Only these lines of the data below are wanted: the one with "cell type: a", the one with "and the dark-to-bright", and any lines between them, each repeated exactly.

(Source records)
------------------------------------

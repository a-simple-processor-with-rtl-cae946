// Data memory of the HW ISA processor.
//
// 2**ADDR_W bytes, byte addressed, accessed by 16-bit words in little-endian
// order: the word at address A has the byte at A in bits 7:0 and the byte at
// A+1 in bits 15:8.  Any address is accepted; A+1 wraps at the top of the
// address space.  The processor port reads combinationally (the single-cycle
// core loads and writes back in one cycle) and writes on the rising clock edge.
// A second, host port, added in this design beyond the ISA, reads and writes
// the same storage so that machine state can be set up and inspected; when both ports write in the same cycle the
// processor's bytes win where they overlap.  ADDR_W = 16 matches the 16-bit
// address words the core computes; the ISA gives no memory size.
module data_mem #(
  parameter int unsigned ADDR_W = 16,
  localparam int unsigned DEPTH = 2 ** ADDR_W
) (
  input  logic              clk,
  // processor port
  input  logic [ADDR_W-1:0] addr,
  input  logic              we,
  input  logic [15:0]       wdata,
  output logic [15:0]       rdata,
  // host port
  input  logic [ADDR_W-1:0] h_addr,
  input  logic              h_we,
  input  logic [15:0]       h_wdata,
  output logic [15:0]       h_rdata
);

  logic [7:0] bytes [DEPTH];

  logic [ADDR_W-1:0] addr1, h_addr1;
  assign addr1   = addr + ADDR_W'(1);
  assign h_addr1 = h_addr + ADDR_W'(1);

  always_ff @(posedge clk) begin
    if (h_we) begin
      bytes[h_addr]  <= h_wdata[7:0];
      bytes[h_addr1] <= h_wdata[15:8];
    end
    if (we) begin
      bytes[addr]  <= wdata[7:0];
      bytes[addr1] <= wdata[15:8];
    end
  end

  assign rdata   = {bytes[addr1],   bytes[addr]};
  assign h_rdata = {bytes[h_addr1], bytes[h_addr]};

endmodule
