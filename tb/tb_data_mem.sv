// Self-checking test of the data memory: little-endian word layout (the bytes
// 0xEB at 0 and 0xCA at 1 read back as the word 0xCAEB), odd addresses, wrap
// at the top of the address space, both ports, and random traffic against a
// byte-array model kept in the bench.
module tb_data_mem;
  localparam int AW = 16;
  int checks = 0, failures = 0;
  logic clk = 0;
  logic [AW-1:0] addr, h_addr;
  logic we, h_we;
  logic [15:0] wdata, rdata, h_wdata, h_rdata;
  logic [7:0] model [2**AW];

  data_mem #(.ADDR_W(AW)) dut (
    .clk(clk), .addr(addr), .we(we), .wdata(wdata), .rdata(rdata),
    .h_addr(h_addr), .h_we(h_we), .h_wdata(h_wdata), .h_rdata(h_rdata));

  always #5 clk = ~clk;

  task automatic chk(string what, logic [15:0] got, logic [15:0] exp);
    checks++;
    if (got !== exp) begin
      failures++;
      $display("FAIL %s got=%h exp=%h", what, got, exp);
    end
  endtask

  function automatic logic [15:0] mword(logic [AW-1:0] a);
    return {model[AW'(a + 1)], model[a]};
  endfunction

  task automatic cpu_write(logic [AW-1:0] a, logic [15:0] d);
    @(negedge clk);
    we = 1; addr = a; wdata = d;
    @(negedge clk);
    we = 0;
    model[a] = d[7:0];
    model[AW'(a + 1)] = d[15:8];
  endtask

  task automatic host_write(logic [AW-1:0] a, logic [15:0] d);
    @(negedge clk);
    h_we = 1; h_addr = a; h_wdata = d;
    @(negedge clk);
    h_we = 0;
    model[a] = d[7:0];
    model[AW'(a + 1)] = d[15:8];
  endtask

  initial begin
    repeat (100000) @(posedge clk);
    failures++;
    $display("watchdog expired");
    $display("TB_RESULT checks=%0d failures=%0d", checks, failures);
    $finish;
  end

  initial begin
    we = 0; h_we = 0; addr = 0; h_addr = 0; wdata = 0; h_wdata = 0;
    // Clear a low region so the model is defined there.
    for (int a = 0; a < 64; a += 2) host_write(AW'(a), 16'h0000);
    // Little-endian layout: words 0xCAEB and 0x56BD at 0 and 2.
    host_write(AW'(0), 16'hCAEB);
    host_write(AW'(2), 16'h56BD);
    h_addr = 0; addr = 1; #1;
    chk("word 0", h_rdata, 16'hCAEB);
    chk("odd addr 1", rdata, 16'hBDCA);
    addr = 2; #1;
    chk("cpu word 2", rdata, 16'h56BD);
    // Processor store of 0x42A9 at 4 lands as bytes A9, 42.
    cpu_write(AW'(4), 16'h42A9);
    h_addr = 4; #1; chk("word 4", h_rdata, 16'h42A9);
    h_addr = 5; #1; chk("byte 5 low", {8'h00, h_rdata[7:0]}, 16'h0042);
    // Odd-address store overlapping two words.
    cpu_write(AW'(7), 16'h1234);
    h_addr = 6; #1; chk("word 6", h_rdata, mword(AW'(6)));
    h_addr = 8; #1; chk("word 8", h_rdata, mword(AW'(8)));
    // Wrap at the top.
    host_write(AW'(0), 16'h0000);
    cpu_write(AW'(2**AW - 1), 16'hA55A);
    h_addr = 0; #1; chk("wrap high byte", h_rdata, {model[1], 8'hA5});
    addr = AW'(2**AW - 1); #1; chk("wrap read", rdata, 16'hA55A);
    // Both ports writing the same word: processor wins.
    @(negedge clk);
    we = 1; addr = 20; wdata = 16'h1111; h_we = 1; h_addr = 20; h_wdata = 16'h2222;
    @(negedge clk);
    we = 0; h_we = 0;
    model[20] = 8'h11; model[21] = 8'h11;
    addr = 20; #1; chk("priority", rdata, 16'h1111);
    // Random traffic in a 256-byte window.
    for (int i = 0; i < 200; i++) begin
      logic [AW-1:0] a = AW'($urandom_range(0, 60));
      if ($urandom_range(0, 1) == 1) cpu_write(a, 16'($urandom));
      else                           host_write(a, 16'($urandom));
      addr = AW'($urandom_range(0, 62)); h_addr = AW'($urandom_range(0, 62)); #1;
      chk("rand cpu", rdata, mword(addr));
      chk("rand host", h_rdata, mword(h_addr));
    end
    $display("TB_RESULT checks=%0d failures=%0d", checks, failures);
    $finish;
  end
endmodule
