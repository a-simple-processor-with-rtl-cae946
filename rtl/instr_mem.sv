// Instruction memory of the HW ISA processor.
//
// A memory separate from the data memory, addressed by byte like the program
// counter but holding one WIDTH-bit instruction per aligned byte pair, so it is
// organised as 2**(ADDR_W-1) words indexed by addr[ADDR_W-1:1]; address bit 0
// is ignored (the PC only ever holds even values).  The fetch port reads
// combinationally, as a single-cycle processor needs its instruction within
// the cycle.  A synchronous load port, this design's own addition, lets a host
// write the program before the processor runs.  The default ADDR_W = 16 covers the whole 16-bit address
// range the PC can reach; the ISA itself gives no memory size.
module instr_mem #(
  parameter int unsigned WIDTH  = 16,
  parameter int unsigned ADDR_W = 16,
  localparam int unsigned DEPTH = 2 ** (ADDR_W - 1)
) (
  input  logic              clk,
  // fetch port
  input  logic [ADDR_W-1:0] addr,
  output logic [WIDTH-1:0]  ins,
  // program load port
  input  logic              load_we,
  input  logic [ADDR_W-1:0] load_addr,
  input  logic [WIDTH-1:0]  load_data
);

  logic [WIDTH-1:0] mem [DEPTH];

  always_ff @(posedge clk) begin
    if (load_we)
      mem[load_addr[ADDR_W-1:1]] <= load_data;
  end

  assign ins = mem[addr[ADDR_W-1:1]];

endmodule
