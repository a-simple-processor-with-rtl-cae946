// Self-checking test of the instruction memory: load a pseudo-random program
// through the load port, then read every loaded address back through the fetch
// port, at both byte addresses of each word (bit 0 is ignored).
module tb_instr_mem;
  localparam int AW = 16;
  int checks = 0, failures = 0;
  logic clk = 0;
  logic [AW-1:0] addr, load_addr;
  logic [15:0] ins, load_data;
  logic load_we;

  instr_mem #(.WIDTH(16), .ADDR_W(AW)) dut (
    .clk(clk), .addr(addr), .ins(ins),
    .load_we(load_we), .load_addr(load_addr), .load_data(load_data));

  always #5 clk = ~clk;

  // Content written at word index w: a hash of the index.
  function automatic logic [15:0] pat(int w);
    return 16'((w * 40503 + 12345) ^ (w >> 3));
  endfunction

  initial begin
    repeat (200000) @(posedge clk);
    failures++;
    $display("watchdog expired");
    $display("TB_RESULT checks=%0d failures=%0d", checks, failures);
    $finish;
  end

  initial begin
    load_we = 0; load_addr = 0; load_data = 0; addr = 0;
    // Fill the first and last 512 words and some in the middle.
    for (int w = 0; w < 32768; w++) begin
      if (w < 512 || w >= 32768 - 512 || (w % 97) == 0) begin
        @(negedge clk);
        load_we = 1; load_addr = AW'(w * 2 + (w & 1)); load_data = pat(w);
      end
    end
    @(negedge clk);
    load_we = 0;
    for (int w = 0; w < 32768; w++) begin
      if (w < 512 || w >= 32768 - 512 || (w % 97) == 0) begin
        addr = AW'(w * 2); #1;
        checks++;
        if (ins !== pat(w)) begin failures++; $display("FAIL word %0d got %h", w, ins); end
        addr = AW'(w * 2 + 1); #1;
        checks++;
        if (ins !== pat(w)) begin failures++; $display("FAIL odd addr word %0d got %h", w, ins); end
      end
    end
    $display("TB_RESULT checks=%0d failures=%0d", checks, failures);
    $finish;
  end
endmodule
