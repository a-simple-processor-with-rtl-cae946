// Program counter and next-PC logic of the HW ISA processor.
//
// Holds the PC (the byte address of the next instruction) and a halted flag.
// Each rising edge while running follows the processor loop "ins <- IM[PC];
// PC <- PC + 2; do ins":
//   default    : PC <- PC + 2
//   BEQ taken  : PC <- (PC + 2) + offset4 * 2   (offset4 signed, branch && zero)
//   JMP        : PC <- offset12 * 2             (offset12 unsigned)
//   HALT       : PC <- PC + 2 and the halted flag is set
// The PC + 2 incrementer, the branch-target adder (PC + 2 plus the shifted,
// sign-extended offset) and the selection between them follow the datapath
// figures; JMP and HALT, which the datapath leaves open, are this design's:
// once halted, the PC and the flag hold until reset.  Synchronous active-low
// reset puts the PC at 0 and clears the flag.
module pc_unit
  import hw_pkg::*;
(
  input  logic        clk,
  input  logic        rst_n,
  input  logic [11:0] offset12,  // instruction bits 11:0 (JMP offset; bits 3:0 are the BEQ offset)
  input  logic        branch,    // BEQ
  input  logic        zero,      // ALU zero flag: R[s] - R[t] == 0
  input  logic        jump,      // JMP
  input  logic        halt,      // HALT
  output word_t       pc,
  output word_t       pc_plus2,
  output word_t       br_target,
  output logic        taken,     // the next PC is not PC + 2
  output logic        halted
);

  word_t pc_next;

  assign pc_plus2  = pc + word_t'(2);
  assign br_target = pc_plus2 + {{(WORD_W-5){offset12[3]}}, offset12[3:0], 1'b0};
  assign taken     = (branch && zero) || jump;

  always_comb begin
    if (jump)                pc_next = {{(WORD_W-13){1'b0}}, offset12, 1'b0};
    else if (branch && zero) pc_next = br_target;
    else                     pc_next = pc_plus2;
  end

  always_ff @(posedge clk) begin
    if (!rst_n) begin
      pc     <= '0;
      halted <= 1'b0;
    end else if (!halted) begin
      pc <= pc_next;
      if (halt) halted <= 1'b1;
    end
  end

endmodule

------------------------------------

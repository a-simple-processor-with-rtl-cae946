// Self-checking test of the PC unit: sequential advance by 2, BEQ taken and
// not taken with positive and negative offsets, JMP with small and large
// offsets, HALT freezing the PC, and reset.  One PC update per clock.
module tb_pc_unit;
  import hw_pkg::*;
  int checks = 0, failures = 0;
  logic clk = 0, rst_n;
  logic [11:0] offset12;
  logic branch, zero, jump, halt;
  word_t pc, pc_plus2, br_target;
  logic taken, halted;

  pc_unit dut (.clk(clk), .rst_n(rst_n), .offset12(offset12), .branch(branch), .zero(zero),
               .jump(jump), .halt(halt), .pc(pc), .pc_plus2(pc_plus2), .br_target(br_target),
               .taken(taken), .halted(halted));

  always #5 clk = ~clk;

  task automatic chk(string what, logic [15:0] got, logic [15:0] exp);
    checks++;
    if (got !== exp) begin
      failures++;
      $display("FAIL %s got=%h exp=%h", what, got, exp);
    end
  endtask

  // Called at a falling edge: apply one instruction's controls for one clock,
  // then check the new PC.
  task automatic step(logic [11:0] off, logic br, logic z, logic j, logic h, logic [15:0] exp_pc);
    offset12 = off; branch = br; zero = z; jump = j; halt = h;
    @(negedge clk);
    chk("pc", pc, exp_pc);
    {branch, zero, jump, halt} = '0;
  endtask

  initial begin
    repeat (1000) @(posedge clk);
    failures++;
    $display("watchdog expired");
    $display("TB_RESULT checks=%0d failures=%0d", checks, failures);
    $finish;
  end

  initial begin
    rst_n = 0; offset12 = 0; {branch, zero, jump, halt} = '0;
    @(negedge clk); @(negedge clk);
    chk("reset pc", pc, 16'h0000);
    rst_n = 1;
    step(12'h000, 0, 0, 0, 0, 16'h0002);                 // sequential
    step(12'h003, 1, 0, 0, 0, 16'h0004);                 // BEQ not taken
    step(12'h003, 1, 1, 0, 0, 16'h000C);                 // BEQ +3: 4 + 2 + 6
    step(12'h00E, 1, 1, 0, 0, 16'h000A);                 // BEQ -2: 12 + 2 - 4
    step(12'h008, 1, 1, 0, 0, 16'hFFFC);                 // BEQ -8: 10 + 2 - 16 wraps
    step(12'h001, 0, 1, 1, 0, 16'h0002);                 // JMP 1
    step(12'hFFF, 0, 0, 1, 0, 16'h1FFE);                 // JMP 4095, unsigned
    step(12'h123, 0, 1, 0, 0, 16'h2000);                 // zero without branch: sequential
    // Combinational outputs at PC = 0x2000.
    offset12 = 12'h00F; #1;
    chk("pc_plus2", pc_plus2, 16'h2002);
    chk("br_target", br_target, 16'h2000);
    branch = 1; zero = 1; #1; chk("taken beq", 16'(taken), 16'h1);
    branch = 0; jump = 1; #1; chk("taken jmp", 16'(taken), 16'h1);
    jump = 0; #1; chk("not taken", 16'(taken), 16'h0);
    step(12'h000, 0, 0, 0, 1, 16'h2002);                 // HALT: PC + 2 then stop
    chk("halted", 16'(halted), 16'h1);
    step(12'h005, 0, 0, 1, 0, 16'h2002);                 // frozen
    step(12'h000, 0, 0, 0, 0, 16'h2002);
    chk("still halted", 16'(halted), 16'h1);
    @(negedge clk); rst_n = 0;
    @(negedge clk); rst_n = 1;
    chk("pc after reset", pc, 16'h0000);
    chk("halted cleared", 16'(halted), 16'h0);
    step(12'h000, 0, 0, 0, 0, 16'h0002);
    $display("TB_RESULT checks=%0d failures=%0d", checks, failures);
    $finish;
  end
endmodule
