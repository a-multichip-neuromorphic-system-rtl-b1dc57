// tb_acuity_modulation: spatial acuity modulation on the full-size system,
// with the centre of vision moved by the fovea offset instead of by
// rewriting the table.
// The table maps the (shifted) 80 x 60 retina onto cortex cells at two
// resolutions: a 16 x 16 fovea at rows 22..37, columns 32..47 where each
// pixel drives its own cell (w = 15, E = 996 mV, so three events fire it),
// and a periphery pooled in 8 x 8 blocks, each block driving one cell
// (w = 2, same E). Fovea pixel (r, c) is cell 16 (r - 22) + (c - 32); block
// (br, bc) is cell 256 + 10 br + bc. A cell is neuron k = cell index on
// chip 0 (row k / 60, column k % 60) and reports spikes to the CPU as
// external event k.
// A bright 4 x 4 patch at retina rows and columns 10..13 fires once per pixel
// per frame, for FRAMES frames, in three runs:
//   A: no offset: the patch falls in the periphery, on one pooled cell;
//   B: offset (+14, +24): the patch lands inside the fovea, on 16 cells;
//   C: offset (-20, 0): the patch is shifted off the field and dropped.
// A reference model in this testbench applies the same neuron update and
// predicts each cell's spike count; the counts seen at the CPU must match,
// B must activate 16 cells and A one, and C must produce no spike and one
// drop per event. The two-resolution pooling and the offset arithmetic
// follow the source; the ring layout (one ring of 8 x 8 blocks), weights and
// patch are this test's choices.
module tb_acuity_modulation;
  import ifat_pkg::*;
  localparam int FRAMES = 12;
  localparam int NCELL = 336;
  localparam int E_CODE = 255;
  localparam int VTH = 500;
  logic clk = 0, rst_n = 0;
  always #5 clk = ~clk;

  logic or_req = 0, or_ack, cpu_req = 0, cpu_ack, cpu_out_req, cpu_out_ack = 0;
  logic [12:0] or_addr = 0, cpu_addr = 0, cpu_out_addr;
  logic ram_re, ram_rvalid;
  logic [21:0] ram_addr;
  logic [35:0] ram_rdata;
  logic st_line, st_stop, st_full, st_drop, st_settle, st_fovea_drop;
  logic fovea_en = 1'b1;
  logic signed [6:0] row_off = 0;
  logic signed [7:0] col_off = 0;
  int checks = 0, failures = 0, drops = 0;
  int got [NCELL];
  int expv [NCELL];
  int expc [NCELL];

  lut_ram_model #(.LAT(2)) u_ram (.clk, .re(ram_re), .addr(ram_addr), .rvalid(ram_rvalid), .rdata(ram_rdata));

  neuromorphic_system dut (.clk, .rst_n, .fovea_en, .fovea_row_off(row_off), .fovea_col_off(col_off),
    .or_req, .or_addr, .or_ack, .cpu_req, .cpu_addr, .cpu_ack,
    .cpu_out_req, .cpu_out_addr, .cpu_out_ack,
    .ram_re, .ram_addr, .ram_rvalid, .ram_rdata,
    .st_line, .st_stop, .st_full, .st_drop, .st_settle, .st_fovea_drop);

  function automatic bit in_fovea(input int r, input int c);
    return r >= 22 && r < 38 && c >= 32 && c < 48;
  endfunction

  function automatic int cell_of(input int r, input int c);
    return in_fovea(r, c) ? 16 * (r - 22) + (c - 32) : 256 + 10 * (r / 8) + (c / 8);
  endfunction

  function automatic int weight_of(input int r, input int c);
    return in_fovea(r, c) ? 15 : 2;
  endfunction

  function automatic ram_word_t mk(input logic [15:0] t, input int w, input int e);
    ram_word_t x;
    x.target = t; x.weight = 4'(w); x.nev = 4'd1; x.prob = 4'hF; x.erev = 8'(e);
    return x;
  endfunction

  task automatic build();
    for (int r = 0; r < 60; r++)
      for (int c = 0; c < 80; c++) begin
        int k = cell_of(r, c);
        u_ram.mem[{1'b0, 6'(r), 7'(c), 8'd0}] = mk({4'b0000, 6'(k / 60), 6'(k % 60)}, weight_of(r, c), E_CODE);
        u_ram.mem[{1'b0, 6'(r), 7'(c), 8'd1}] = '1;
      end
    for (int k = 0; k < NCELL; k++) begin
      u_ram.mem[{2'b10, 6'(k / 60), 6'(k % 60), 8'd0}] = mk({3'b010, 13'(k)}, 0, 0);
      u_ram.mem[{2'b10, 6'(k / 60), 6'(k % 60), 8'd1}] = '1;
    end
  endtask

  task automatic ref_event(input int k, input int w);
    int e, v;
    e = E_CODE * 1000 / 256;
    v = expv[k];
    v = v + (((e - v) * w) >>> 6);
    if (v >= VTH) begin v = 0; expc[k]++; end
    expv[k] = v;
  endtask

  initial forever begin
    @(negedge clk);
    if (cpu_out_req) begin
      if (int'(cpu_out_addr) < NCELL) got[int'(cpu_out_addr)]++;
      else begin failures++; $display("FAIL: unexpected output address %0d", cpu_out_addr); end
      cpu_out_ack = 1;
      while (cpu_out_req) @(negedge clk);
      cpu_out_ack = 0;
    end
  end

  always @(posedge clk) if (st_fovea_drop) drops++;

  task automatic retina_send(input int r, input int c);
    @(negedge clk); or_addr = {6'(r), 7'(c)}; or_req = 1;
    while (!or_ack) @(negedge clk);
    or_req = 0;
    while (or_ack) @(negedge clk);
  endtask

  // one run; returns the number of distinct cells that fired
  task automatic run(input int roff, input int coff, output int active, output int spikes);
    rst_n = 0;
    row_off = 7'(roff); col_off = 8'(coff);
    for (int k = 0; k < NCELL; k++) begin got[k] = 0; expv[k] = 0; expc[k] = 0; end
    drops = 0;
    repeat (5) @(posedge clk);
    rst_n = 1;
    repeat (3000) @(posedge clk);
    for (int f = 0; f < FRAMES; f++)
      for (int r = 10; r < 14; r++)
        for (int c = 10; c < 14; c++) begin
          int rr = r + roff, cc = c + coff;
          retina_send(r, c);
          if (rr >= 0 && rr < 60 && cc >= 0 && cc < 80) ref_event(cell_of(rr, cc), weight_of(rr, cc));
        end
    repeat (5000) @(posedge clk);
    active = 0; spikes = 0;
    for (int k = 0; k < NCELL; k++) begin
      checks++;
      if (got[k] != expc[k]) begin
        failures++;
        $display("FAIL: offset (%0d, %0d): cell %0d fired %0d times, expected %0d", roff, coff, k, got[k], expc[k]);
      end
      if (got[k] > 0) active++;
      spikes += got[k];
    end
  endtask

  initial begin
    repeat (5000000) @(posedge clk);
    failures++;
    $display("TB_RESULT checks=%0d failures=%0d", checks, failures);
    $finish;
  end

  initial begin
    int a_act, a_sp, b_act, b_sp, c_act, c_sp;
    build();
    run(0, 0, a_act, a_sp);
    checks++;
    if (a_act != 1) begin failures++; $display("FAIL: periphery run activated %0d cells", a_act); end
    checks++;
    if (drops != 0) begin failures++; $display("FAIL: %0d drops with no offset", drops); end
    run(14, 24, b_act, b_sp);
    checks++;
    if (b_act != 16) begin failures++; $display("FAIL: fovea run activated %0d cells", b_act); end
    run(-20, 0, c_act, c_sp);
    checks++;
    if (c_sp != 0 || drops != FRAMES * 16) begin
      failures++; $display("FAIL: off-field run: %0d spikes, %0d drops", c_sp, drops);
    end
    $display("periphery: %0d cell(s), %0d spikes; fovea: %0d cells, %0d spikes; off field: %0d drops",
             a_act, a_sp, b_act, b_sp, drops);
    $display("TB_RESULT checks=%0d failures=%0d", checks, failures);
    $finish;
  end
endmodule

------------------------------------

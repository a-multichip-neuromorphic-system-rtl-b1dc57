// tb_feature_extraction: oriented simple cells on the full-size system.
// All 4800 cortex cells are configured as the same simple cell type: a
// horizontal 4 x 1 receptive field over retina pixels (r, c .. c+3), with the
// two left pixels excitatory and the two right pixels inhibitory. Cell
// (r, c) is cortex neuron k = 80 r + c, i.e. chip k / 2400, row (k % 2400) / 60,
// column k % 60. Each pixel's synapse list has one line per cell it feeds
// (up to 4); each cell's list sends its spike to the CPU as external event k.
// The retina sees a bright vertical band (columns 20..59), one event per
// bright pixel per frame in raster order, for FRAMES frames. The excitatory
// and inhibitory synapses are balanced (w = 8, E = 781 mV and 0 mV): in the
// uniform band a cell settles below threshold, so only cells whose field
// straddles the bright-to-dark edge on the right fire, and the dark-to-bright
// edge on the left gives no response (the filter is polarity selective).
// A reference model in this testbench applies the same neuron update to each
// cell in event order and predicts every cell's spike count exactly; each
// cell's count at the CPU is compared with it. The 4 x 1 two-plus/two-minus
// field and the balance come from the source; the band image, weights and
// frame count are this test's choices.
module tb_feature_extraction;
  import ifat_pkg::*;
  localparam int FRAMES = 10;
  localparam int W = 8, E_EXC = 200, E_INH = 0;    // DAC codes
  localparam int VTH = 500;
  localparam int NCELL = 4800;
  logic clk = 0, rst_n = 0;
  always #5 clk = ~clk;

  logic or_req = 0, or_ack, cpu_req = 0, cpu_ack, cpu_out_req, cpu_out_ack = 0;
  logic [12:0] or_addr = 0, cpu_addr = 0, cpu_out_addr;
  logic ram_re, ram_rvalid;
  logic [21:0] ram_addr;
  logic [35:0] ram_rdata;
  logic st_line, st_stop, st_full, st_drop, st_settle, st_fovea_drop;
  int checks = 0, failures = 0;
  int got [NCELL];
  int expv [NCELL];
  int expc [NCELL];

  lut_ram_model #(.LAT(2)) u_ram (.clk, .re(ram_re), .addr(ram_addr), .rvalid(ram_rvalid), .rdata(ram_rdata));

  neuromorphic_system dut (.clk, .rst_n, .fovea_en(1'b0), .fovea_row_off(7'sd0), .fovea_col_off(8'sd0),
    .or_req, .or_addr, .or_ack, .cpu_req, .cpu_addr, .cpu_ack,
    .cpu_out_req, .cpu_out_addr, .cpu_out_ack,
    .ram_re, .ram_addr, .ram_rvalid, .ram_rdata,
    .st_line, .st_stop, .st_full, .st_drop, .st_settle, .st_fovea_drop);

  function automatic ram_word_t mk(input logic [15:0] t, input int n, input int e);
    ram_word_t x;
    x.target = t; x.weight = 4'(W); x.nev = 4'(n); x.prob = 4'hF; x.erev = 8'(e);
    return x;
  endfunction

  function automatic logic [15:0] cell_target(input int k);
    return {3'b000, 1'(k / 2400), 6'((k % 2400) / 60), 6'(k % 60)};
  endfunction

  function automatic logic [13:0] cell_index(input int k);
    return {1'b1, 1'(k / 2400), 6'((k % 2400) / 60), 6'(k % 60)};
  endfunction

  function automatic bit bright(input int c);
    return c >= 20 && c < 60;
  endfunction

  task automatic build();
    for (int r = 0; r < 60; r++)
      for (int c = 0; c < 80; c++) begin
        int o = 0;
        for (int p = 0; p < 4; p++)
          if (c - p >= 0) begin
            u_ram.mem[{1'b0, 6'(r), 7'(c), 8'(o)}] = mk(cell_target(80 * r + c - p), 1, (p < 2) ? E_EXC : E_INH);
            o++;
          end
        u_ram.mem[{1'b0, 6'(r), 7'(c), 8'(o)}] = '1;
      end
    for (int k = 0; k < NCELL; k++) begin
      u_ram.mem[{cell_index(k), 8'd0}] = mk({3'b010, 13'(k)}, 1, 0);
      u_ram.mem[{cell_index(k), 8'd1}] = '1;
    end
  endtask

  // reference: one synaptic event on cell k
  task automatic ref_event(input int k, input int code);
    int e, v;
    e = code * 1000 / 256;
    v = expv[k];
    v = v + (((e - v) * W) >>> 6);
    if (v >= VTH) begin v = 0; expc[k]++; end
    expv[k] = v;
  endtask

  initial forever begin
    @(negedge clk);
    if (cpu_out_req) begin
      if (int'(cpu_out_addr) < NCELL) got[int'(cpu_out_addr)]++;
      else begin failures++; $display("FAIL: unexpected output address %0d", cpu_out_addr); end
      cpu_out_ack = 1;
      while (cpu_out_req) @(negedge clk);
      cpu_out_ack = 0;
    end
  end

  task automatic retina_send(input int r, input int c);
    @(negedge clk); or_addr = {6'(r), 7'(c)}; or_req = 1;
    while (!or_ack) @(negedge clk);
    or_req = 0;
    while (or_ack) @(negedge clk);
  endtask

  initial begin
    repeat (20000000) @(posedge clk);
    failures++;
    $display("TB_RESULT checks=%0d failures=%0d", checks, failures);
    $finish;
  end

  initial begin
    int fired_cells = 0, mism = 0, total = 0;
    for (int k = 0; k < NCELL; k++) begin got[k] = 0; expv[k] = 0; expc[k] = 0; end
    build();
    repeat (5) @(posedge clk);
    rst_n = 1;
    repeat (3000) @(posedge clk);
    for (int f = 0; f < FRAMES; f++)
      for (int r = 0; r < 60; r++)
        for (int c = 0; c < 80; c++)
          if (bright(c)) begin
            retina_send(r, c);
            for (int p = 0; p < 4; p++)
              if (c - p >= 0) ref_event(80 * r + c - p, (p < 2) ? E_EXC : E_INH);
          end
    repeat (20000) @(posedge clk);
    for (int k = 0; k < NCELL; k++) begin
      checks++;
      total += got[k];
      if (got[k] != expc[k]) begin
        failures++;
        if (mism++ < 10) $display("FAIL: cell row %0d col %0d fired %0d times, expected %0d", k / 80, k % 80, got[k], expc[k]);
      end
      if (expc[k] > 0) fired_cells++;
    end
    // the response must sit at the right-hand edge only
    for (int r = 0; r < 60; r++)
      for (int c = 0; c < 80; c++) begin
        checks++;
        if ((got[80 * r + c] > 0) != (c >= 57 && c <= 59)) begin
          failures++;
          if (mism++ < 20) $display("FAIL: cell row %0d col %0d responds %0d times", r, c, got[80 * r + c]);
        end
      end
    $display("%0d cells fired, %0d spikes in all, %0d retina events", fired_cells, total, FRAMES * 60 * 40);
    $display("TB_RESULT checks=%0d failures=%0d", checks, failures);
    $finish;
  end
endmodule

------------------------------------

### RESULT FOR THIS EXERCISE
// All 4800 cortex cells are configured as the same simple cell type: a
// horizontal 4 x 1 receptive field over retina pixels (r, c .. c+3), with the
// two left pixels excitatory and the two right pixels inhibitory. Cell
// (r, c) is cortex neuron k = 80 r + c, i.e. chip k / 2400, row (k % 2400) / 60,
// column k % 60. Each pixel's synapse list has one line per cell it feeds
// (up to 4); each cell's list sends its spike to the CPU as external event k.
// The retina sees a bright vertical band (columns 20..59), one event per
// bright pixel per frame in raster order, for FRAMES frames. The excitatory
// and inhibitory synapses are balanced (w = 8, E = 781 mV and 0 mV): in the
// uniform band a cell settles below threshold, so only cells whose field
// straddles the bright-to-dark edge on the right fire, and the dark-to-bright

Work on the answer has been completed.